However, such research opportunities will only be viable if the public can trust that patient confidentiality will be protected. Similarly, providers would rightly be wary of making records available for research if doing so might breach legal and ethical obligations, such as those in the Health and Disability Consumers’ Code of Rights and the Health Information Privacy Code. We propose here a framework—drawing from patient safety methods in healthcare and ‘big data’ safeguards already in use in New Zealand—for protecting the confidentiality of health records in research.
Many health professionals will be familiar with the Reason Model of patient safety. This model posits that any safeguard against patient harm will inevitably have holes in it, due to system design limitations and human factors. These holes are constantly opening and closing, creating opportunities for an error to bypass the safeguard. It is therefore necessary to have multiple adaptive safeguards and continuous learning to prevent an error reaching the patient.2
Health professionals may be less familiar with the safeguards used by Statistics New Zealand’s Integrated Data Infrastructure (IDI).3 The IDI allows ‘big data’ techniques to be applied to linked datasets that contain information about (among other things) New Zealanders’ income, certain health interventions, educational outcomes, housing, use of Government benefits and social services, and interactions with the criminal justice system. Multiple safeguards—known as ‘the five safes’—protect the confidentiality of this information.4 Each of the ‘safes’ are detailed below, along with their applicability to protecting confidentiality in health record research.
Safe people
Researchers are referee checked and must sign a declaration of secrecy under the Statistics Act 1975 before accessing data in the IDI.4 This can be replicated in the health sector through confidentiality agreements, employment contracts and professional codes of practice. However, as cases of health professionals inappropriately accessing patient records (‘employee browsing’) have shown, such measures may not fully protect against human nature.5
Safe projects
Statistics New Zealand requires the Government Statistician (or a delegated person) to sign off all research projects as being in the public interest, and not compromising individual privacy.4 However, there is currently no single standardised pathway for signing off data research projects in the health sector. The National Ethics Advisory Committee’s Ethical Guidelines for Observational Studies provide guidance for investigators and institutional review boards, but allow considerable scope for determining whether projects needs to be reviewed by the Health and Disability Ethics Committee (HDEC).6 It has also been argued that the current HDEC review process is tailored for interventional research, and may not be ideal for considering the risks of data research.7 Institutional review boards such as those at universities or DHBs may face similar or even greater limitations.

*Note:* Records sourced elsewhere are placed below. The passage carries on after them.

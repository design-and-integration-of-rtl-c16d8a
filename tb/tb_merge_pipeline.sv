// tb_merge_pipeline: self-checking test of the channel arbiter on a link.
// Two 4-phase senders model the merge_virtual modules of channels 0 and 1
// and offer numbered flits tagged with their channel; a 2-phase link
// receiver accepts (ra) or refuses (rn) each flit at random. Checked: each
// channel's flits are accepted once and in order, a refused flit is offered
// again, and whenever a flit is refused while the other channel is waiting,
// the next flit on the link comes from the other channel (the refusal lets
// the other channel pass). That case must occur.
module tb_merge_pipeline;
  localparam int W = 16, NPER = 150;
  logic clk = 1'b0, rst_n = 1'b0;
  logic [1:0] lr, la;
  logic [1:0][W-1:0] din;
  logic rr, ra, rn;
  logic [W-1:0] dout;
  int checks = 0, failures = 0;
  int next_seq[2];
  int n_acc = 0, n_ref = 0, n_pass = 0;

  always #5 clk = ~clk;

  merge_pipeline #(.W(W)) dut (.clk, .rst_n, .lr, .la, .din, .rr, .ra, .rn, .dout);

  task automatic check(input bit ok, input string msg);
    checks++;
    if (!ok) begin failures++; $display("FAIL: %s", msg); end
  endtask

  initial begin
    repeat (300000) @(posedge clk);
    failures++;
    $display("FAIL: watchdog");
    $display("TB_RESULT checks=%0d failures=%0d", checks, failures);
    $finish;
  end

  task automatic sender(input int c);
    for (int q = 0; q < NPER; q++) begin
      repeat ($urandom_range(0, 2)) @(posedge clk);
      #1 din[c] = W'((c << 12) | q);
      lr[c] = 1'b1;
      while (!la[c]) @(posedge clk);
      #1 lr[c] = 1'b0;
      while (la[c]) @(posedge clk);
    end
  endtask

  initial begin
    logic rr_seen;
    int expect_other;   // -1: no constraint, else channel that must come next
    ra = 1'b0; rn = 1'b0; rr_seen = 1'b0; expect_other = -1;
    forever begin
      @(negedge clk);
      if (rst_n) begin
        check($countones(la) <= 1, "one channel acknowledged at a time");
        if (rr != rr_seen) begin
          int c, q;
          rr_seen = rr;
          c = int'(dout) >> 12;
          q = int'(dout) & 12'hfff;
          if (expect_other >= 0) begin
            check(c == expect_other, "after a refusal the waiting channel goes next");
            if (c == expect_other) n_pass++;
          end
          expect_other = -1;
          repeat ($urandom_range(0, 3)) @(negedge clk);
          if ($urandom_range(0, 2) == 0) begin
            n_ref++;
            if (lr[1-c]) expect_other = 1 - c;
            rn = ~rn;
          end else begin
            check(c < 2 && q == next_seq[c], $sformatf("channel %0d flit %0d, expected %0d", c, q, next_seq[c]));
            if (c < 2) next_seq[c] = q + 1;
            n_acc++;
            ra = ~ra;
          end
        end
      end
    end
  end

  initial begin
    lr = '0; din = '0; next_seq[0] = 0; next_seq[1] = 0;
    repeat (3) @(posedge clk);
    #1 rst_n = 1'b1;
    fork
      sender(0);
      sender(1);
    join
    repeat (20) @(posedge clk);
    check(n_acc == 2 * NPER, "every flit accepted once");
    check(n_pass > 0, "a refusal let the other channel pass");
    $display("accepted=%0d refused=%0d passes=%0d", n_acc, n_ref, n_pass);
    $display("TB_RESULT checks=%0d failures=%0d", checks, failures);
    $finish;
  end
endmodule
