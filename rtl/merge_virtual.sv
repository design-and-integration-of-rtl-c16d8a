// merge_virtual: one virtual channel of a merge port.
//
// Works like the plain merge module: a mutex picks one of the four switch
// requests of this channel, the grant drives the data multiplexer, and the
// granted request goes to a linear latch controller that loads the flit and
// forwards it as a 4-phase request to the merge pipeline. The grant is held
// until the controller's left acknowledgement has returned to zero.
//
// Interface: lr[i]/la[i] 4-phase from switch i with din[i]; rr/ra 4-phase to
// the merge pipeline with dout. Timing: request to rr about three cycles.
module merge_virtual #(
  parameter int unsigned W    = 59,
  parameter int unsigned N_IN = 4
) (
  input  logic                   clk,
  input  logic                   rst_n,
  input  logic [N_IN-1:0]        lr,
  output logic [N_IN-1:0]        la,
  input  logic [N_IN-1:0][W-1:0] din,
  output logic                   rr,
  input  logic                   ra,
  output logic [W-1:0]           dout
);
  logic [N_IN-1:0] req, gnt;
  logic            c_lr, c_la, cap;
  logic [W-1:0]    mux;

  assign req = lr | (gnt & {N_IN{c_la}});

  mutex #(.N(N_IN)) u_mutex (.clk, .rst_n, .req, .gnt);

  always_comb begin
    mux = '0;
    for (int unsigned i = 0; i < N_IN; i++)
      if (gnt[i]) mux = din[i];
  end

  assign c_lr = |(gnt & lr);
  assign la   = gnt & {N_IN{c_la}};

  linear_ctrl u_lc (.clk, .rst_n, .lr(c_lr), .la(c_la), .rr, .ra, .cap);

  always_ff @(posedge clk or negedge rst_n) begin
    if (!rst_n) dout <= '0;
    else if (cap) dout <= mux;
  end

endmodule
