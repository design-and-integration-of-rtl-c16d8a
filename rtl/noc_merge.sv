// noc_merge: router output port without virtual channels (merge module).
//
// N_IN switch modules compete for one output link. A mutex grants one 4-phase
// request at a time; its grant selects the data input (the multiplexer) and
// connects the granted request to the 4-to-2-phase converter, which loads the
// output latch and toggles rr onto the link. The converter's acknowledgement
// is routed back only to the granted switch. The grant is held while the
// granted request or the converter's acknowledgement is high (the role of the
// original C-elements), so a new request cannot reach the converter before
// its handshake has returned to zero.
//
// The original merge has four inputs; N_IN=8 is used for the core port of
// the virtual-channel router, which takes both channels of four switches.
//
// Interface: lr[i]/la[i] 4-phase from switch i with din[i]; rr/ra 2-phase
// link with dout. Timing: request to rr toggle about three cycles.
module noc_merge #(
  parameter int unsigned W    = 72,
  parameter int unsigned N_IN = 4
) (
  input  logic                clk,
  input  logic                rst_n,
  input  logic [N_IN-1:0]     lr,
  output logic [N_IN-1:0]     la,
  input  logic [N_IN-1:0][W-1:0] din,
  output logic                rr,
  input  logic                ra,
  output logic [W-1:0]        dout
);
  logic [N_IN-1:0] req, gnt;
  logic            c_lr, c_la;
  logic [W-1:0]    mux;

  assign req = lr | (gnt & {N_IN{c_la}});

  mutex #(.N(N_IN)) u_mutex (.clk, .rst_n, .req, .gnt);

  always_comb begin
    mux = '0;
    for (int unsigned i = 0; i < N_IN; i++)
      if (gnt[i]) mux = din[i];
  end

  assign c_lr = |(gnt & lr);
  assign la   = gnt & {N_IN{c_la}};

  conv_4to2 #(.W(W)) u_conv (
    .clk, .rst_n, .lr(c_lr), .la(c_la), .rr, .ra, .din(mux), .dout
  );

endmodule
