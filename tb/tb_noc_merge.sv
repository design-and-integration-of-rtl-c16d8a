// tb_noc_merge: self-checking test of the merge module (no virtual channels).
// Four 4-phase senders model switches and offer numbered flits tagged with
// their source; a 2-phase link receiver answers after random delays. Checked:
// every flit arrives exactly once, flits of one source keep their order, the
// acknowledgement goes only to a source that is requesting, and contention
// (several sources requesting at once) actually occurred.
module tb_noc_merge;
  localparam int W = 16, NIN = 4, NPER = 100;
  logic clk = 1'b0, rst_n = 1'b0;
  logic [NIN-1:0] lr, la;
  logic [NIN-1:0][W-1:0] din;
  logic rr, ra;
  logic [W-1:0] dout;
  int checks = 0, failures = 0;
  int next_seq[NIN];
  int n_rcv = 0, n_contention = 0;

  always #5 clk = ~clk;

  noc_merge #(.W(W), .N_IN(NIN)) dut (.clk, .rst_n, .lr, .la, .din, .rr, .ra, .dout);

  task automatic check(input bit ok, input string msg);
    checks++;
    if (!ok) begin failures++; $display("FAIL: %s", msg); end
  endtask

  initial begin
    repeat (200000) @(posedge clk);
    failures++;
    $display("FAIL: watchdog");
    $display("TB_RESULT checks=%0d failures=%0d", checks, failures);
    $finish;
  end

  task automatic sender(input int s);
    for (int q = 0; q < NPER; q++) begin
      repeat ($urandom_range(0, 3)) @(posedge clk);
      #1 din[s] = W'((s << 12) | q);
      lr[s] = 1'b1;
      while (!la[s]) @(posedge clk);
      #1 lr[s] = 1'b0;
      while (la[s]) @(posedge clk);
    end
  endtask

  // link receiver and checks
  initial begin
    logic rr_seen;
    ra = 1'b0; rr_seen = 1'b0;
    forever begin
      @(negedge clk);
      if (rst_n) begin
        check($countones(la) <= 1, "one acknowledgement at a time");
        if ($countones(lr & ~la) >= 2) n_contention++;
        if (rr != rr_seen) begin
          int s, q;
          rr_seen = rr;
          s = int'(dout) >> 12;
          q = int'(dout) & 12'hfff;
          check(s < NIN && q == next_seq[s], $sformatf("source %0d flit %0d, expected %0d", s, q, next_seq[s]));
          if (s < NIN) next_seq[s] = q + 1;
          n_rcv++;
          repeat ($urandom_range(0, 4)) @(negedge clk);
          ra = ~ra;
        end
      end
    end
  end

  initial begin
    lr = '0; din = '0;
    for (int s = 0; s < NIN; s++) next_seq[s] = 0;
    repeat (3) @(posedge clk);
    #1 rst_n = 1'b1;
    fork
      sender(0);
      sender(1);
      sender(2);
      sender(3);
    join
    while (n_rcv < NIN * NPER) @(posedge clk);
    repeat (20) @(posedge clk);
    check(n_rcv == NIN * NPER, "every flit arrived once");
    check(n_contention > 0, "contention between sources occurred");
    $display("contention cycles=%0d", n_contention);
    $display("TB_RESULT checks=%0d failures=%0d", checks, failures);
    $finish;
  end
endmodule
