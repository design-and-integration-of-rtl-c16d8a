// noc_switch: router input port without virtual channels (switch module).
//
// A flit arrives as a 2-phase request on lr with the flit on din. The
// 2-to-4-phase converter hands the request to a linear latch controller that
// loads the flit latch and raises its right request. The two most significant
// address bits of the latched flit select one of four right requests rr[3:0]
// (the 1-to-4 demultiplexer); the acknowledgements of the four merge modules
// are ORed back into the controller. The flit leaves with its address field
// rotated left by two bits: the pair just used moves to the end of the
// address, the next pair moves to the top. After the last router the address
// therefore holds the route used, which is how the return path is derived.
//
// ADDR_HI is the bit position of the address MSB: FLIT_W-1 for mesh flits,
// FLIT_W-2 when a channel bit sits above the address (core port of the
// virtual-channel router). Bits above ADDR_HI and below the address pass
// unchanged.
//
// Interface: lr (in)/la (out) 2-phase link; rr[k]/ra[k] 4-phase toward the
// merge reached by direction code k; dout shared by all four.
// Timing: lr toggle -> rr[k] rises 3 cycles later; dout is stable while
// any rr[k] is high.
module noc_switch #(
  parameter int unsigned FLIT_W = 72,
  parameter int unsigned ADDR_W = 30,
  parameter int unsigned ADDR_HI = FLIT_W - 1
) (
  input  logic              clk,
  input  logic              rst_n,
  input  logic              lr,
  output logic              la,
  input  logic [FLIT_W-1:0] din,
  output logic [3:0]        rr,
  input  logic [3:0]        ra,
  output logic [FLIT_W-1:0] dout
);
  logic              lr_m, la_m;
  logic              unused_ln;
  logic              rr_m, cap;
  logic [FLIT_W-1:0] flit_q;
  logic [ADDR_W-1:0] addr;
  logic [1:0]        dir;

  conv_2to4 u_conv (
    .clk, .rst_n, .lr, .la, .ln(unused_ln),
    .lr_m, .la_m, .ln_m(1'b0)
  );

  linear_ctrl u_lc (
    .clk, .rst_n, .lr(lr_m), .la(la_m), .rr(rr_m), .ra(|ra), .cap
  );

  always_ff @(posedge clk or negedge rst_n) begin
    if (!rst_n) flit_q <= '0;
    else if (cap) flit_q <= din;
  end

  assign addr = flit_q[ADDR_HI -: ADDR_W];
  assign dir  = addr[ADDR_W-1 -: 2];

  // 1-to-4 demultiplexer
  always_comb begin
    rr = '0;
    rr[dir] = rr_m;
  end

  // address rotation
  always_comb begin
    dout = flit_q;
    dout[ADDR_HI -: ADDR_W] = {addr[ADDR_W-3:0], addr[ADDR_W-1 -: 2]};
  end

endmodule
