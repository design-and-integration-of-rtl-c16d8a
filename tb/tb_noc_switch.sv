// tb_noc_switch: self-checking test of the switch module (no virtual channels).
// A 2-phase link sender offers random flits; four 4-phase receivers model the
// merges and answer after random delays. Checked for every flit: it leaves on
// the output named by its two top address bits, exactly once, with the
// address rotated left by two and the rest unchanged; the link is
// acknowledged once per flit; on an idle switch the output request rises
// three cycles after the link request.
module tb_noc_switch;
  localparam int W = 20, AW = 8;
  localparam int NFLIT = 400;
  logic clk = 1'b0, rst_n = 1'b0;
  logic lr, la;
  logic [W-1:0] din, dout;
  logic [3:0] rr, ra;
  logic [3:0] busy;   // a receiver is handling a request
  int checks = 0, failures = 0;
  logic [W-1:0] exp_q[$];
  int n_rcv = 0;
  int per_dir[4];

  always #5 clk = ~clk;

  noc_switch #(.FLIT_W(W), .ADDR_W(AW)) dut (.clk, .rst_n, .lr, .la, .din, .rr, .ra, .dout);

  task automatic check(input bit ok, input string msg);
    checks++;
    if (!ok) begin failures++; $display("FAIL: %s", msg); end
  endtask

  initial begin
    repeat (200000) @(posedge clk);
    failures++;
    $display("FAIL: watchdog");
    $display("TB_RESULT checks=%0d failures=%0d", checks, failures);
    $finish;
  end

  function automatic logic [W-1:0] rotated(input logic [W-1:0] f);
    logic [AW-1:0] a;
    a = f[W-1 -: AW];
    return {a[AW-3:0], a[AW-1 -: 2], f[W-AW-1:0]};
  endfunction

  // merge models
  initial begin
    ra = '0; busy = '0;
    forever begin
      @(negedge clk);
      if (rst_n) begin
        check($countones(rr) <= 1, "one output request at a time");
        for (int k = 0; k < 4; k++) if (rr[k] && !ra[k] && !busy[k]) begin
          logic [W-1:0] e;
          busy[k] = 1'b1;
          e = exp_q.pop_front();
          check(k == int'(e[W-1 -: 2]), $sformatf("flit went to %0d, expected %0d", k, e[W-1 -: 2]));
          check(dout == rotated(e), $sformatf("rotated address and payload %h vs %h (in %h)", dout, rotated(e), e));
          per_dir[k]++;
          n_rcv++;
          fork
            automatic int kk = k;
            begin
              repeat ($urandom_range(0, 5)) @(negedge clk);
              ra[kk] = 1'b1;
              while (rr[kk]) @(negedge clk);
              repeat ($urandom_range(0, 2)) @(negedge clk);
              ra[kk] = 1'b0;
              busy[kk] = 1'b0;
            end
          join_none
        end
      end
    end
  end

  initial begin
    logic la0;
    lr = 1'b0; din = '0;
    for (int k = 0; k < 4; k++) per_dir[k] = 0;
    repeat (3) @(posedge clk);
    #1 rst_n = 1'b1;
    for (int t = 0; t < NFLIT; t++) begin
      repeat ($urandom_range(0, 2)) @(posedge clk);
      #1 din = W'($urandom);
      exp_q.push_back(din);
      la0 = la;
      lr = ~lr;
      if (t == 0) begin
        repeat (3) @(posedge clk);
        #1 check(rr != '0, "output request three cycles after link request");
      end
      while (la == la0) @(posedge clk);
    end
    while (n_rcv < NFLIT) @(posedge clk);
    for (int k = 0; k < 4; k++) check(per_dir[k] > 0, $sformatf("direction %0d used", k));
    $display("TB_RESULT checks=%0d failures=%0d", checks, failures);
    $finish;
  end
endmodule
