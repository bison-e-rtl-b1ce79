// bison_e: the BiSon-e binary-segmentation unit that sits around the processor multiplier.
//
// BiSon-e lets a scalar core run SIMD-style narrow-integer inner products and convolutions
// on its ordinary 64-bit multiplier. Data stay compressed in registers (element k of an
// operand at bit k*b). For each instruction:
//   * pre-processing: the extend unit widens ic_dim elements of src1 and src2 (chosen by
//     cnt_i) to the clustering width and sends the two input-clusters ic_1 / ic_2 to the
//     multiplier; for bs.pack the pack unit narrows the elements of src1 instead;
//   * the external two-stage multiplier forms the 128-bit product m_out;
//   * post-processing: the mask unit cuts the inner product or a convolution half out of
//     m_out, or merges the packed slice into src2, and drives the result ro.
// The control block holds the control register (written by bs.set) and the counters cnt_i
// and cnt_o.
//
// Interface and timing: one instruction may be issued per cycle (in_valid, in_op, src1,
// src2), there is no stall. Its result appears on ro with out_valid two clock edges later,
// i.e. in its third cycle: cycle 1 pre-processing into the multiplier input registers,
// cycle 2 multiplication into the multiplier output register, cycle 3 post-processing and
// write-back. Consecutive instructions overlap, so up to two of them are held in the
// multiplier registers at once. bs.set produces no result (out_valid stays low for it).
// bs.pack does not use the multiplier; its slice, src2, the configuration and cnt_o travel
// alongside in sideband registers of the same depth so that all results keep their order.
//
// The split into control, extend, pack and mask units, the instructions, the three-cycle
// latency and the pipelining through the multiplier registers follow the published design.
// The sideband registers, which let a bs.set overtake instructions still in flight without
// changing their results, are this design's choice.
module bison_e
  import bison_pkg::*;
#(
  parameter int unsigned MAX_IC   = 10,  // largest input-cluster, elements
  parameter int unsigned MAX_PACK = 8    // elements converted by one bs.pack
) (
  input  logic              clk,
  input  logic              rst_n,
  // from register read
  input  logic              in_valid,
  input  op_e               in_op,
  input  logic [XLEN-1:0]   src1,
  input  logic [XLEN-1:0]   src2,
  // to and from the processor multiplier
  output logic              mul_valid,
  output logic [XLEN-1:0]   ic_1,
  output logic [XLEN-1:0]   ic_2,
  input  logic              m_valid,
  input  logic [2*XLEN-1:0] m_out,
  // to write-back
  output logic              out_valid,
  output op_e               out_op,
  output logic [XLEN-1:0]   ro
);

  typedef struct packed {
    logic            valid;
    op_e             op;
    cfg_t            cfg;
    logic [FW-1:0]   cnt_o;
    logic [XLEN-1:0] slice;
    logic [XLEN-1:0] dst;
  } side_t;

  cfg_t            cfg;
  logic [FW-1:0]   cnt_i, cnt_o;
  logic [XLEN-1:0] slice;
  side_t           s1, s2;

  bison_control u_control (
    .clk, .rst_n,
    .issue (in_valid),
    .op    (in_op),
    .src1,
    .cfg, .cnt_i, .cnt_o
  );

  bison_extend_unit #(.MAX_IC(MAX_IC)) u_extend (
    .src1, .src2, .cfg, .cnt_i,
    .reverse (in_op == OP_IP),
    .ic_1, .ic_2
  );

  bison_pack_unit #(.MAX_PACK(MAX_PACK)) u_pack (
    .src1, .cfg, .slice
  );

  assign mul_valid = in_valid && (in_op inside {OP_IP, OP_LCL, OP_LCH});

  always_ff @(posedge clk) begin
    if (!rst_n) begin
      s1.valid <= 1'b0;
      s2.valid <= 1'b0;
    end else begin
      s1.valid <= in_valid;
      s2.valid <= s1.valid;
    end
  end

  always_ff @(posedge clk) begin
    if (in_valid) begin
      s1.op    <= in_op;
      s1.cfg   <= cfg;
      s1.cnt_o <= cnt_o;
      s1.slice <= slice;
      s1.dst   <= src2;
    end
    if (s1.valid) begin
      s2.op    <= s1.op;
      s2.cfg   <= s1.cfg;
      s2.cnt_o <= s1.cnt_o;
      s2.slice <= s1.slice;
      s2.dst   <= s1.dst;
    end
  end

  bison_mask_unit u_mask (
    .op         (s2.op),
    .cfg        (s2.cfg),
    .cnt_o      (s2.cnt_o),
    .m_out,
    .pack_slice (s2.slice),
    .pack_dst   (s2.dst),
    .ro
  );

  assign out_valid = s2.valid && (s2.op != OP_SET);
  assign out_op    = s2.op;

  // A multiplying instruction reaching post-processing must find its product ready.
  a_product_ready: assert property (@(posedge clk) disable iff (!rst_n)
    (s2.valid && (s2.op inside {OP_IP, OP_LCL, OP_LCH})) |-> m_valid);

endmodule
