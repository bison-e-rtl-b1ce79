// tb_bison_e: checks the BiSon-e unit on its own, with the multiplier modelled here as two
// register stages around a plain '*'.
//
// Instructions are issued back to back in random order (bs.ip, bs.lc.l, bs.lc.h, bs.pack,
// and bs.set with every extend and pack preset). A model kept here tracks the configuration
// and the counters, builds the clusters element by element, and predicts each result; the
// unit's results must match in order, arrive two edges after issue, and mul_valid must be
// raised exactly for the multiplying instructions.
module tb_bison_e;
  import bison_pkg::*;

  logic              clk = 1'b0;
  logic              rst_n;
  logic              in_valid;
  op_e               in_op;
  logic [XLEN-1:0]   src1, src2;
  logic              mul_valid;
  logic [XLEN-1:0]   ic_1, ic_2;
  logic              m_valid;
  logic [2*XLEN-1:0] m_out;
  logic              out_valid;
  op_e               out_op;
  logic [XLEN-1:0]   ro;

  bison_e dut (.*);

  always #5 clk = ~clk;

  // multiplier model
  logic              mv1;
  logic [XLEN-1:0]   ma, mb;
  always @(posedge clk) begin
    mv1     <= rst_n && mul_valid;
    m_valid <= rst_n && mv1;
    ma      <= ic_1;
    mb      <= ic_2;
    m_out   <= (2*XLEN)'(ma) * (2*XLEN)'(mb);
  end

  int checks = 0, failures = 0;
  int unsigned cycle = 0;
  always @(posedge clk) cycle <= cycle + 1;

  typedef struct { int unsigned t; op_e op; logic [XLEN-1:0] val; } exp_t;
  exp_t exp_q[$];

  initial begin
    repeat (100000) @(posedge clk);
    failures++;
    $display("FAIL: watchdog expired");
    $display("TB_RESULT checks=%0d failures=%0d", checks, failures);
    $finish;
  end

  always @(negedge clk) begin
    if (rst_n && out_valid) begin
      checks++;
      if (exp_q.size() == 0) begin
        failures++;
        $display("FAIL: unexpected result");
      end else begin
        automatic exp_t e = exp_q.pop_front();
        if (ro !== e.val || out_op != e.op || cycle - e.t != 2) begin
          failures++;
          $display("FAIL %s: ro=%h expected %h, latency %0d", e.op.name(), ro, e.val,
                   cycle - e.t);
        end
      end
    end
  end

  // model state
  cfg_t mc;
  int   mi, mo;

  function automatic longint unsigned elem(input logic [XLEN-1:0] r, input int k, input int b,
                                           input int n);
    if (k >= n || k * b >= XLEN) return 0;
    return longint'((r >> (k * b)) & ((64'd1 << b) - 1));
  endfunction

  function automatic logic [XLEN-1:0] predict(input op_e op, input logic [XLEN-1:0] a,
                                              input logic [XLEN-1:0] b);
    int n = mc.ic_dim;
    logic [XLEN-1:0] r = '0;
    case (op)
      OP_IP: begin
        longint unsigned s = 0;
        for (int j = 0; j < n; j++)
          s += elem(a, mi*n + j, mc.b1, mc.n_elem) * elem(b, mi*n + j, mc.b2, mc.n_elem);
        r = s;
      end
      OP_LCL, OP_LCH: begin
        for (int k = 0; k < 2 * n - 1; k++) begin
          longint unsigned s = 0;
          for (int i = 0; i < n; i++)
            if (k - i >= 0 && k - i < n)
              s += elem(a, mi*n + i, mc.b1, mc.n_elem) * elem(b, mi*n + k - i, mc.b2, mc.n_elem);
          if (op == OP_LCL && k < n) r = r | (s << (k * mc.cw));
          if (op == OP_LCH && k >= n) r = r | (s << ((k - n) * mc.cw));
        end
      end
      OP_PACK: begin
        int w = mc.n_elem * mc.cw;
        r = b;
        for (int i = 0; i < int'(mc.n_elem); i++)
          for (int t = 0; t < int'(mc.cw); t++)
            r[mo*w + i*mc.cw + t] = a[i*mc.b1 + t];
      end
      default: r = '0;
    endcase
    return r;
  endfunction

  int n_mul = 0, n_mulv = 0;
  always @(negedge clk)
    if (rst_n && in_valid) begin
      n_mul++;
      checks++;
      if (mul_valid !== (in_op inside {OP_IP, OP_LCL, OP_LCH})) begin
        failures++;
        $display("FAIL: mul_valid for %s", in_op.name());
      end
    end

  initial begin
    rst_n    = 1'b0;
    in_valid = 1'b0;
    in_op    = OP_SET;
    src1     = '0;
    src2     = '0;
    repeat (3) @(negedge clk);
    rst_n = 1'b1;
    mc = extend_preset(8);
    mi = 0;
    mo = 0;
    for (int n = 0; n < 3000; n++) begin
      automatic int r = $urandom_range(0, 99);
      @(negedge clk);
      in_valid = (r < 90);
      src1 = {$urandom(), $urandom()};
      src2 = {$urandom(), $urandom()};
      if (r < 6) begin
        automatic cfg_t c = (r < 4) ? extend_preset($urandom_range(1, 8))
                          : pack_preset(1 << $urandom_range(0, 2));
        in_op = OP_SET;
        src1  = cfg_to_word(c);
      end else begin
        // pack only under a pack configuration, the others under an extend one
        if (mc.post_iter > 1) in_op = OP_PACK;
        else                  in_op = op_e'($urandom_range(2, 4));
      end
      if (in_valid) begin
        if (in_op != OP_SET)
          exp_q.push_back('{t: cycle, op: in_op, val: predict(in_op, src1, src2)});
        case (in_op)
          OP_SET: begin mc = cfg_from_word(src1); mi = 0; mo = 0; end
          OP_IP, OP_LCH: mi = (mi + 1 >= int'(mc.pre_iter)) ? 0 : mi + 1;
          OP_PACK: mo = (mo + 1 >= int'(mc.post_iter)) ? 0 : mo + 1;
          default: ;
        endcase
      end
    end
    @(negedge clk);
    in_valid = 1'b0;
    repeat (4) @(negedge clk);
    checks++;
    if (exp_q.size() != 0) begin
      failures++;
      $display("FAIL: %0d results missing", exp_q.size());
    end
    $display("TB_RESULT checks=%0d failures=%0d", checks, failures);
    $finish;
  end

endmodule
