// bison_e_top: the multiply path of a scalar core's execute stage with BiSon-e attached:
// the BiSon-e unit (bison_e) wired to the core's two-stage 64-bit integer multiplier
// (int_mul64), as in the published block diagram.
//
// The core's register read supplies one BiSon-e instruction per cycle (in_valid, in_op, src1,
// src2); the result leaves towards write-back on ro with out_valid in the instruction's third
// cycle (two clock edges after issue). Instructions are accepted back to back with no stall.
// The core itself (decode, register file, write-back) is not part of this design: its
// signals are the ports of this module.
//
// Instructions (bison_pkg::op_e):
//   bs.set  src1 = configuration word (bison_pkg::cfg_to_word); clears cnt_i and cnt_o
//   bs.pack compress src1 to the configured width, merge into src2 at slice cnt_o
//   bs.ip   inner product of input-cluster cnt_i of src1 and src2
//   bs.lc.l / bs.lc.h  lower / higher half of their linear convolution, in segmented form
//
// Reset is synchronous and active low.
module bison_e_top
  import bison_pkg::*;
#(
  parameter int unsigned MAX_IC   = 10,
  parameter int unsigned MAX_PACK = 8
) (
  input  logic            clk,
  input  logic            rst_n,
  input  logic            in_valid,
  input  op_e             in_op,
  input  logic [XLEN-1:0] src1,
  input  logic [XLEN-1:0] src2,
  output logic            out_valid,
  output op_e             out_op,
  output logic [XLEN-1:0] ro
);

  logic              mul_valid, m_valid;
  logic [XLEN-1:0]   ic_1, ic_2;
  logic [2*XLEN-1:0] m_out;

  bison_e #(.MAX_IC(MAX_IC), .MAX_PACK(MAX_PACK)) u_bison_e (
    .clk, .rst_n,
    .in_valid, .in_op, .src1, .src2,
    .mul_valid, .ic_1, .ic_2,
    .m_valid, .m_out,
    .out_valid, .out_op, .ro
  );

  int_mul64 u_mul (
    .clk, .rst_n,
    .in_valid (mul_valid),
    .a        (ic_1),
    .b        (ic_2),
    .p_valid  (m_valid),
    .p        (m_out)
  );

endmodule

We strongly endorse calls to strengthen the review process with expertise in data science, a public registry of projects and a detailed pathway for approval.7
Safe settings
Statistics New Zealand uses a secure Data Lab environment to release data to researchers, with designated non-networked computers from which Statistics New Zealand staff control the release.4 It may not be financially or logistically feasible to replicate this in the health sector. However, a corresponding safeguard may include a set of universally agreed encryption and cybersecurity protocols that researchers must be validated against before accessing health records. (Encryption keys should be kept secure and regularly updated to conform to current encryption best practices). If data is to be stored ‘in the cloud’ at any point in this process, there should be transparency about where the cloud servers are located, who else may be accessing the data and (in cases where the servers or cloud providers are based overseas) which nations may be able to assert jurisdiction.
Safe data
Statistics New Zealand de-identifies data before releasing it to researchers. However, de-identification of health records may be more challenging due to the wealth of potentially identifying information in health records, especially those of a longitudinal nature. The United States Health Insurance Portability and Accountability Act (HIPPA) Privacy Rule sets what is arguably the gold standard in health record de-identification, and lists 18 different categories of personal information that must be removed before a record is considered de-identified.8 The HIPPA requirements could be considered equivalent to the standard in the Health Information Privacy Code that information does not identify an individual.9 This makes the de-identification of records in New Zealand equally challenging. Manual de-identification of health records requires specially trained staff who also have medical knowledge, is laborious and is potentially very expensive. Automated de-identification is still an unsolved problem and has not yet achieved the 95% threshold needed (across all 18 HIPPA categories) for a record to be considered de-identified.10,11
Safe outputs
Statistics New Zealand sets standards for research outputs to ensure individuals cannot be identified. This could be replicated by universally agreed standards for outputs that researchers must agree to before gaining access to the data. It is important here to consider not just the final outputs (such as reports and publications) but also intermediate outputs (such as data collated into a spreadsheet for analysis). The accidental release of such a document could result in a major privacy breach.12
In summary, there are a number of potential hurdles to be overcome to fully unlock the potential of health record research in New Zealand. Instead of either putting such research in the ‘too-hard’ basket, or alternatively allowing a set of ad-hoc and potentially variable standards to develop, we urge cautious progress through a set of universally agreed safeguards that benefit patients, providers and researchers. These also concord with proposed ethical frameworks for data research: public interest, trust and transparency.7
Summary
Abstract
Aim
Method
Results
Conclusion
Author Information
Acknowledgements
Correspondence
Correspondence Email
Competing Interests
- Murdoch TB, Detsky AS. The inevitable application of big data to health care. JAMA. 2013 Apr 3; 309(13):1351–2.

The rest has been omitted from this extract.